It was a preemptive strike. i think Schmidt already covered it so no need for you to stick your nose in this thread Mr Bud-in-ski. The mods in here are getting to be rather intrusive. stay in the background if you have nothing else to contribute.

i think Neps has got it right about you guys. this forum need some new blood. I see you get thanks from the one guy who should have been banned from here years ago.


----------



## Wolfgang (Nov 16, 2008)

Xmark said:


> It was a preemptive strike. i think Schmidt already covered it so no need for you to stick your nose in this thread Mr Bud-in-ski. The mods in here are getting to be rather intrusive. stay in the background if you have nothing else to contribute.
> 
> i think Neps has got it right about you guys. this forum need some new blood. I see you get thanks from the one guy who should have been banned from here years ago.


There was a need for a pre-emptive strike?

Have a good month.


----------



## Ole34 (Jan 24, 2011)

Wolfgang said:


> There was a need for a pre-emptive strike?
> 
> *Have a good month*.


 
what are you like 12 ?


----------



## NEPS.US (Feb 6, 2008)

Wolfgang said:


> There was a need for a pre-emptive strike?
> 
> Have a good month.


Ya know Wolf I usually agree with you on most things but you guys really need to step back and relax. I see some strange similarities between this place and TPN toward the decline. Some change for this place would be good for the site and the new members. That is obviously not going to happen. I've pm'ed with mods about the subject and while they agree with my sentiment they are more worried about the fallout. It's too bad. 

I started the instigating comments with my Barney Fife comment towards Bill. If you want to ban someone then ban me. Just make sure you go all the way with it. I have no interest in coming back if Bill is moderating. 

Adios.


----------



## Oden (Feb 8, 2012)

What is TPN? 

I wonder.


----------



## DeanV (Apr 18, 2007)

Oden said:


> What is TPN?
> 
> I wonder.


A painter forum with a most recent post date of April 2012.

Our future? I hope not.


----------



## Steve Richards (Dec 31, 2010)

Wow...at this rate it won't be long before I end up here talking to myself!

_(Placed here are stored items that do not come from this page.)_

# Bank-parallel 802.16 interleaver and 2×2 MIMO-OFDM transmitter

The 802.16 (WiMAX) OFDM bit interleaver is defined by two index permutations. A block of
`Ncbps` coded bits is written row by row into a 12-column matrix and read back column by
column. Then bits are rotated inside small groups so that neighbouring bits alternate between
more and less reliable constellation positions. A direct implementation needs an address table
or a transposing buffer. This design needs neither. The block is spread over `Ncpc` one-bit
RAM banks, one bank per bit of a modulation symbol. The banks are written in parallel at one
shared address, and every column of the matrix ends up inside a single bank. A column can
then be read with one counter that adds a constant step. Each bank is twice the block size,
so one block is read while the next one is written (double buffering). After the first block
the output has no gaps.

The interleaver sits in a complete transmitter for a 2×2 spatial-multiplexing MIMO-OFDM
system. Two independent data streams, one per antenna, each pass through convolutional
coding, puncturing, interleaving, constellation mapping, a 256-point IFFT and cyclic-prefix
insertion. The receive-side de-interleaver is built too, with the same bank structure and the
read and write orders swapped.

The structure follows the FPGA design of the paper *Efficient Interleaver Design for
MIMO-OFDM Based Communication Systems on FPGA*. "Departures and choices" below lists where
this RTL fills in details the paper leaves open.

## The interleaving rule

Let `N = Ncbps` be the block size and `Ncpc` the number of bits per subcarrier: 1, 2, 4 or 6
for BPSK, QPSK, 16-QAM or 64-QAM. With 16 subchannels, `N = 192·Ncpc`. Let `s = ceil(Ncpc/2)`
and `R = N/12`. For a coded bit with index `k`:

    m = R·(k mod 12) + floor(k/12)                              first permutation
    j = s·floor(m/s) + (m + N − floor(12m/N)) mod s              second permutation

Bit `k` is sent as bit `j` of the block. Bits `j = i·Ncpc … i·Ncpc+Ncpc−1` form modulation
symbol `i`. The first of them is the constellation MSB.

## How the banks realise it

**Write.** Coded bits are collected `Ncpc` at a time. Bit `k` goes to bank `k mod Ncpc`, at
offset `k div Ncpc`, so all banks share one write address.

**Read.** In the matrix view, bit `k` lies in row `r = k div 12` and column `c = k mod 12`.
12 is a multiple of `Ncpc`, so the whole of column `c` lies in bank `c mod Ncpc`, at offsets

    c div Ncpc + r·(12/Ncpc),    r = 0 … R−1

Reading in output order (`m = 0, 1, 2, …`) therefore means:

1. Take column 0 from bank 0, column 1 from bank 1, and so on.
2. Within a column, step the address by 12, 6, 3 or 2 (for 1, 2, 4 or 6 banks).
3. After the last bank, start over at bank 0 with the base offset increased by one.

This needs only counters: a row counter, a column counter, a bank counter, a base offset and an
accumulating address. `R` is a multiple of `Ncpc`, so each symbol is `Ncpc` consecutive rows of
one column, read from one bank in `Ncpc` successive cycles.

**Second permutation.** The rotation never leaves a group of `s` bits inside a symbol. For the
bit read from row `r` of column `c`, let `u = r mod s` and `g = (r mod Ncpc) div s`. Its place
in the symbol is

    g·s + ((u − c) mod s)

For QPSK and BPSK (`s = 1`) this is the identity. For 16-QAM, pairs are swapped in odd
columns. For 64-QAM, triples are rotated by `c mod 3`. The generator keeps `c mod s` in a
2-bit counter. It sends the place with each read, and the interleaver drops the bit straight
into its slot of the symbol register.

**Example: 16-QAM, N = 768, four banks, R = 64.** Column 0 is bank 0 at offsets 0, 3, 6, ….
Column 1 is bank 1 at offsets 0, 3, 6, …. Column 4 is bank 0 again at 1, 4, 7, …. The first
symbol is rows 0–3 of column 0 in natural order. Symbols of column 1 hold rows (1,0,3,2)
because the pairs are swapped.

**Double buffering.** Each bank holds two blocks. The top address bit selects the half.
Each half has a *full* flag:

* The flag is set by the write of a block's last word.
* It is cleared when the block's last read address is issued.

Reading starts in the cycle after a block completes. Writing stops (`in_ready` low) only if
the half it needs is still full. That cannot happen while coded bits arrive at one per cycle
or slower: the reader also takes one bit per cycle.

**Bank sizes.** Each bank holds `2·N/Ncpc = 384` bits for every modulation with per-antenna
interleaving. Per antenna that is 384, 768, 1536 or 2304 bits. For two antennas it is
768–4608 bits, which is the minimum for double buffering. The same module holds the larger
cross-antenna block sizes (twice `N`, banks of 768) if `NCBPS` is set accordingly.

## Transmit chain, per antenna

| stage | module | what it does | rate |
|---|---|---|---|
| encoder | `conv_encoder` | K = 7, rate 1/2, generators 171/133 (octal) | one pair per data bit |
| puncturer | `puncturer` | rate 3/4 (keeps X1 Y1 Y2 X3 of three pairs) for QPSK/16-QAM/64-QAM, none for BPSK; serialises | one coded bit per cycle |
| interleaver | `interleaver` (`il_addr_gen`, `il_ram`) | as above | one symbol per `Ncpc` cycles |
| mapper | `const_mapper` | I and Q ROMs, 16-bit words with 14 fraction bits | one cycle |
| modulator buffer | `ofdm_mod` | 2 × 192 points; builds 256 IFFT bins with pilots, DC and guard carriers | 256 bins per symbol |
| IFFT | `ifft_sdf` | pipelined radix-2 SDF, 256 points, 1/N scaling | one bin per cycle |
| cyclic prefix | `cp_insert` | 2 × 256 buffer; sends samples 192…255 then 0…255 | 320 samples per symbol |

`mimo_tx` holds two such chains (parameter `NANT = 2`) and a `deinterleaver` per antenna.
The modulation is fixed when the design is built, with `NCPC` (default 6, 64-QAM). All
modules share `tx_pkg`, which defines the sample type, `cplx_t` (I and Q, 16 bits each), and
the OFDM constants.

**Sample format.** Words are two's complement with 14 fraction bits. That leaves one integer
bit, so the largest 64-QAM level, 7/√42 ≈ 1.08, fits.

**Constellations.** Levels are Gray-coded per axis: for 64-QAM, 000, 001, 011, 010, 110,
111, 101, 100 map to −7 … +7. The first half of a symbol's bits selects I and the second half
selects Q. Levels are scaled by 1, 1/√2, 1/√10 or 1/√42 for unit average power. BPSK maps
0 → −1 and 1 → +1.

**Subcarrier layout (256-point FFT).** Bin `b` carries subcarrier `b` for `b < 128`, and
`b − 256` above.

* Guard (zero): subcarriers −128…−101 and +101…+127.
* DC: zero.
* Pilots: ±13, ±38, ±63, ±88, each carrying +1.0.
* Data: the remaining 192 subcarriers, filled in ascending order from −100 to +100.

## Flow control and timing

**Handshakes.** The data input is valid/ready per antenna. The encoder, puncturer and
interleaver pass valid/ready back to it. Stages after the interleaver have no backpressure;
they are sized so that they cannot be overrun at the OFDM symbol rate:

* The modulator starts an IFFT frame only when the cyclic-prefix stage is completely empty
  (`sink_idle`). A frame therefore never overwrites a prefix buffer that has not been read.
* Modulating and sending one symbol takes about 850 cycles.
* At 64-QAM a symbol's worth of data arrives every 1152 cycles at most, because the coded
  stream is limited to one bit per cycle. This rate is always safe.
* The 802.16 symbol period is 13.82 µs, which is 2073 cycles at 150 MHz. That leaves a wide
  margin.
* At lower orders with the input at full speed, data can arrive faster than symbols leave.
  For BPSK that is a symbol every 384 cycles. The modulator buffer then drops points and
  raises the sticky `overrun` flag. Feed data at the air-interface rate.

**IFFT.** All stages advance on one shared enable. When input pauses, the whole pipe stalls.
After a frame, the pipe drains itself by pushing zeros until its last real sample is out. A
new frame may start only where the internal sample counter is at a frame boundary, or once
the pipe is empty. This keeps the butterflies aligned with their twiddles, and `in_ready`
enforces it.

**Measured latencies.** With the input at full rate (64-QAM, one coded bit per cycle):

* Interleaver: its first symbol leaves 1159 cycles after the first coded bit enters. That is
  one block of input (1152) plus `Ncpc + 1`.
* Whole chain: the first baseband sample leaves 2830 cycles after the first coded bit.
* IFFT: 263 enabled cycles from input to output (255 delay-line cycles plus one register per
  stage).

Published figures for this interleaver structure are 197, 588, 1170 and 1752 cycles for
BPSK, QPSK, 16-QAM and 64-QAM. They correspond to one data bit every second cycle. At that
pace the coded stream is one bit per cycle for BPSK and 4 bits every 6 cycles at rate 3/4.
Fed at that pace, this design measures 194, 578, 1156 and 1734 cycles, within 2% of those
figures. Once the first block is complete, it is read out at one bit per cycle with no gaps,
while the next block is still filling.

## The IFFT

`ifft_sdf` is a radix-2 decimation-in-frequency pipeline with single-path delay feedback.

* Stage `s` has a delay line of `2^(7−s)` samples.
* In the first half of each group, a stage stores its input and forwards the line's contents.
* In the second half, it forwards `(a+b)/2` and feeds back `((a−b)/2)·W^(q·2^s)`, where
  `W = e^{+j2π/256}`.

Halving in every stage gives the 1/N of the inverse transform and prevents overflow.
Twiddles are Q1.14 constants, computed with `$cos`/`$sin` while the design is elaborated. The
output comes in bit-reversed order with its time index (`out_addr`). `cp_insert` writes each
sample at that index, which restores time order at no extra cost.

Against a floating-point inverse DFT, the error stays within about 12 LSB for full-scale
random inputs. Bit growth is not tracked beyond the per-stage halving.

## Receive side: the de-interleaver

`deinterleaver` uses the same banks and the same column counters as the interleaver, with the
roles swapped:

1. A received symbol of `Ncpc` hard bits is written one bit per cycle down its column. Each
   bit is taken from its rotated place, which undoes the second permutation.
2. When a block is complete, all banks are read at one shared address.
3. Each word of `Ncpc` bits is sent out bank 0 first, which restores the coded-bit order.

In `mimo_tx` its ports (`rx_*`) are brought out, ready to sit between a demapper and a
Viterbi decoder, which this design does not contain.

## Departures and choices

These points are not fixed by the published description. They are this design's choices:

* **Cross-antenna cases not built.** The paper analyses four coding/interleaving
  combinations. Only per-antenna coding with per-antenna interleaving is built. How the
  cross-antenna variants split bits between the antennas is not specified. The interleaver
  module handles their block sizes, though.
* **Taken from the 802.16 standard:** the encoder polynomials, the puncturing pattern, the
  Gray labelling and scaling of the constellations, and the carrier layout.
* **Pilots are constant +1.** The standard's pseudo-random pilot polarity is not modelled.
* **No tail bits.** The encoder is cleared only at reset; there is no tail or tail-biting
  handling.
* **IFFT architecture and word lengths**, and the buffer organisation of the prefix stage,
  are chosen here. The paper specifies only "pipelined".
* **Interfaces and reset.** The valid/ready handshakes, the overrun flag and the synchronous
  active-low reset are chosen here.
* **Bit placement.** The interleaver places bits directly into the symbol. Its data still
  moves as described (parallel writes at a shared address, column reads with a constant
  step), but how the second permutation is applied is this design's own.

## Files

`rtl/` (one module or package per file):

* `tx_pkg.sv`: types and constants
* `mimo_tx.sv`: the top: two transmit chains and two de-interleavers
* `interleaver.sv`, `il_addr_gen.sv`, `il_ram.sv`: the interleaver, its address generator
  and a RAM bank
* `deinterleaver.sv`
* `conv_encoder.sv`, `puncturer.sv`, `const_mapper.sv`, `ofdm_mod.sv`, `ifft_sdf.sv`,
  `cp_insert.sv`

`tb/`: self-checking testbenches. Each prints `TB_RESULT checks=N failures=M`.

* `tb_<module>.sv`: one per module.
* `tx_lane_tb.sv`: a helper that drives one antenna and checks every output sample. Its
  model of the chain is written from the definitions rather than the RTL: polynomial
  parities, the permutation formulas, level tables and a floating-point inverse DFT.
* `tb_mimo_tx.sv`: the default build (64-QAM, full size), three symbols on both antennas,
  with a de-interleaver loopback. It also counts that stalls, buffer overlap, pilots and IFFT
  draining all occur.
* `tb_mimo_tx_rate.sv`: all four modulations with one data bit every second cycle. It checks
  the interleaver's initial latency against the published figures and that a block is read
  out without gaps.
* `tb_mimo_tx_modes.sv`: BPSK, QPSK and 16-QAM builds. It also shows that a too-fast BPSK
  input makes the modulator hold frames, the IFFT wait for a boundary and the overrun flag
  rise.

## Simulating

With Verilator 5, from the directory holding `rtl/` and `tb/`:

    verilator --binary --timing --assert -Wno-fatal -y rtl -y tb \
        rtl/tx_pkg.sv tb/tb_mimo_tx.sv --top-module tb_mimo_tx -Mdir obj
    ./obj/Vtb_mimo_tx

Replace `tb_mimo_tx` with any other testbench name to run it. Each one runs in seconds.
Change the modulation with the `NCPC` parameter of `mimo_tx` (1, 2, 4 or 6). Block sizes
follow from it.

You already talk to yerself Steve.

oh yeah, never mind.


----------



## daArch (Mar 15, 2008)

DeanV said:


> A painter forum with a most recent post date of April 2012.
> 
> Our future? I hope not.


wasn't it the infighting and total break down of respect that toppled it ?


----------



## Wolfgang (Nov 16, 2008)

Ole34 said:


> what are you like 12 ?


You too.


----------



## Wolfgang (Nov 16, 2008)

Is there anyone else that needs assistance in their decisions on future forum participation?

Your choices on how you choose to participate here. Or not.


----------



## Steve Richards (Dec 31, 2010)

I'm not saying a GD word


----------



## chrisn (Jul 15, 2007)

Steve Richards said:


> I'm not saying a GD word


 
you just did, by, by:laughing:


----------



## daArch (Mar 15, 2008)

chrisn said:


> you just did, by, by:laughing:


well, forum dismissal is put to a vote. I get a weekly stipend from Steve, so he'll stay. :whistling2:


----------



## Steve Richards (Dec 31, 2010)

Xmark said:


> don't forget "old people pain updates".
> 
> riveting stuff.


While the mods are at it...

I think everyone that thanked this post should also get (at least) a warning.

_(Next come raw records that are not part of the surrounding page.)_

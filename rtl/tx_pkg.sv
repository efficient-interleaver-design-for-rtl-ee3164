// Shared types and constants of the 802.16 OFDM transmitter.
// Sample format: 16-bit two's complement with 14 fraction bits (sign bit, one
// integer/magnitude bit, 14 fraction bits), used from the constellation ROMs to
// the transmitter output. The OFDM numerology (256-point IFFT, 192 data
// subcarriers, 8 pilots, DC, 55 guard carriers, 64-sample cyclic prefix giving
// a 320-sample symbol) is that of the 802.16 OFDM PHY the design targets.
package tx_pkg;
  localparam int SAMPLE_W  = 16;           // I and Q word width
  localparam int FRAC_W    = 14;           // fraction bits of a sample
  localparam int NFFT      = 256;          // IFFT size
  localparam int NDATA     = 192;          // data subcarriers per OFDM symbol
  localparam int NCP       = 64;           // cyclic prefix length (Tg = Tb/4)
  localparam int NSYM_OUT  = NFFT + NCP;   // 320 output samples per symbol

  typedef logic signed [SAMPLE_W-1:0] sample_t;

  typedef struct packed {
    sample_t re;
    sample_t im;
  } cplx_t;

  // Value sent on every pilot subcarrier (+1.0); see the modulator header.
  localparam sample_t PILOT_VALUE = sample_t'(1 << FRAC_W);

  // Interleaver bank count equals bits per subcarrier (1, 2, 4 or 6).
  // s = ceil(Ncpc/2) of the second permutation.
  function automatic int s_of(input int ncpc);
    return (ncpc + 1) / 2;
  endfunction
endpackage
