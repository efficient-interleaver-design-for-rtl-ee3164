// Constellation mapper: two ROMs, one for I and one for Q, addressed by the
// NCPC-bit symbol from the interleaver (1 BPSK, 2 QPSK, 4 16-QAM, 6 64-QAM).
// Words are 16 bits with 14 fraction bits, one integer bit and a sign bit, so
// the largest 64-QAM level, 7/sqrt(42) = 1.08, fits. The first symbol bit
// (sym[NCPC-1]) is the MSB. The ROM contents are computed at elaboration:
// the first half of the bits select the I level, the second half the Q level,
// each through a Gray code (000 -> -7, 001 -> -5, 011 -> -3, 010 -> -1,
// 110 -> +1, 111 -> +3, 101 -> +5, 100 -> +7 for 64-QAM; the same rule for
// 16-QAM and QPSK), scaled by 1, 1/sqrt(2), 1/sqrt(10), 1/sqrt(42) for unit
// average power. BPSK maps 0 to -1 and 1 to +1 on I, with Q = 0.
// Timing: registered ROM output, one cycle from in_valid to out_valid.
// The ROM-pair structure and the word format are the document's; the exact
// Gray labelling is this design's reading of the standard's mapping.
module const_mapper
  import tx_pkg::*;
#(
  parameter int unsigned NCPC = 6
) (
  input  logic            clk,
  input  logic            rst_n,
  input  logic            in_valid,
  input  logic [NCPC-1:0] in_sym,
  output logic            out_valid,
  output cplx_t           out
);
  localparam int unsigned NSYM = 1 << NCPC;
  typedef sample_t rom_t [NSYM];

  function automatic int gray2bin(int g, int nbits);
    int b = 0;
    for (int i = nbits - 1; i >= 0; i--)
      b = (b << 1) | (((g >> i) & 1) ^ (b & 1));
    return b;
  endfunction

  function automatic int level(int bits, int nbits);   // odd level -(2^n-1)..(2^n-1)
    return 2 * gray2bin(bits, nbits) - ((1 << nbits) - 1);
  endfunction

  function automatic real kmod();
    case (NCPC)
      1, 2:    return 1.0 / $sqrt(real'(NCPC));
      4:       return 1.0 / $sqrt(10.0);
      default: return 1.0 / $sqrt(42.0);
    endcase
  endfunction

  function automatic sample_t to_q14(real v);
    real x = v * real'(1 << FRAC_W);
    return sample_t'($rtoi(x >= 0.0 ? x + 0.5 : x - 0.5));
  endfunction

  function automatic rom_t make_rom(bit is_q);
    rom_t r;
    int half = (NCPC == 1) ? 1 : NCPC / 2;
    for (int a = 0; a < int'(NSYM); a++) begin
      int li, lq;
      li = level((NCPC == 1) ? a : (a >> half), half);
      lq = (NCPC == 1) ? 0 : level(a & ((1 << half) - 1), half);
      r[a] = to_q14(real'(is_q ? lq : li) * kmod());
    end
    return r;
  endfunction

  localparam rom_t ROM_I = make_rom(1'b0);
  localparam rom_t ROM_Q = make_rom(1'b1);

  always_ff @(posedge clk) begin
    if (!rst_n) out_valid <= 1'b0;
    else        out_valid <= in_valid;
    if (in_valid) begin
      out.re <= ROM_I[in_sym];
      out.im <= ROM_Q[in_sym];
    end
  end
endmodule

I won't mention names, because they know who they are.


----------



## Bender (Aug 10, 2008)

Wolfgang said:


> Is there anyone else that needs assistance in their decisions on future forum participation?
> 
> Your choices on how you choose to participate here. Or not.


LOL! I assume thats pointed at me:jester:
Welllll....
I'll add this;
Its complete and utter bull**** you allow members like richmond to be ball busted until he calls chrisn out on it,,, then Bill bans the victim?? WTF? Thats not moderating, thats drunken attention whoring. And then be told don't question it??
Yeah, he was a goof, but he didn't do anything any other man wouldn't do after being chided and backed into a corner.
And its pretty obvious a few other members feel the same. 
And here he is, still at it. Way to go Bill:thumbsup: Part of me wishes they would retire you, but mostly I feel empathy. You need this place. 

Lucky for me PT always meant Part Time. I've got too much going on in the real world to worry about this place.(*Pro Tip* Its just a painter website)

The best part is, you can ban me all you want! I stole that power from you a long time ago by never coming around.

And good call on the PZ Wolfgang. Great place to hang out,,, as long as you agree with Bill

This is for Nathan, I PMed him, but his inbox is full.


> Nathan,
> just wanted to say I think its time to reevaluate Bills position as moderator. His heavy handedness has become overbearing.
> To see a member picked on by his paper hanger buddy and then ban the victim is baffling at best.
> 
> ...


----------



## DeanV (Apr 18, 2007)

I do agree that we need better behavior towards new posters. I do expect more from our regulars here. If you have been here for a few years, you set the tone more than anyone else. 

We seriously need to look at how we would look to a customer that reads the forum. This is one reason I would rather have real names and companies required to post.


----------



## mjd (Feb 3, 2013)

disantodrywall&paint said:


> hey guys
> 
> I think i finally got it. I downloaded plan swift which has helped a lot. I take the total sq ft of the walls and come up with my price on commercial work. My only problem is if it do it by sq ft price i come up with a number at least double what i come up with for hours total. Why would that be. I did one job by sq ft and came up with 29 thousand and when i changed it into hours i came up with 12000. what am i doing wrong there. is it because i only figured in one coat as far as hours go maybe?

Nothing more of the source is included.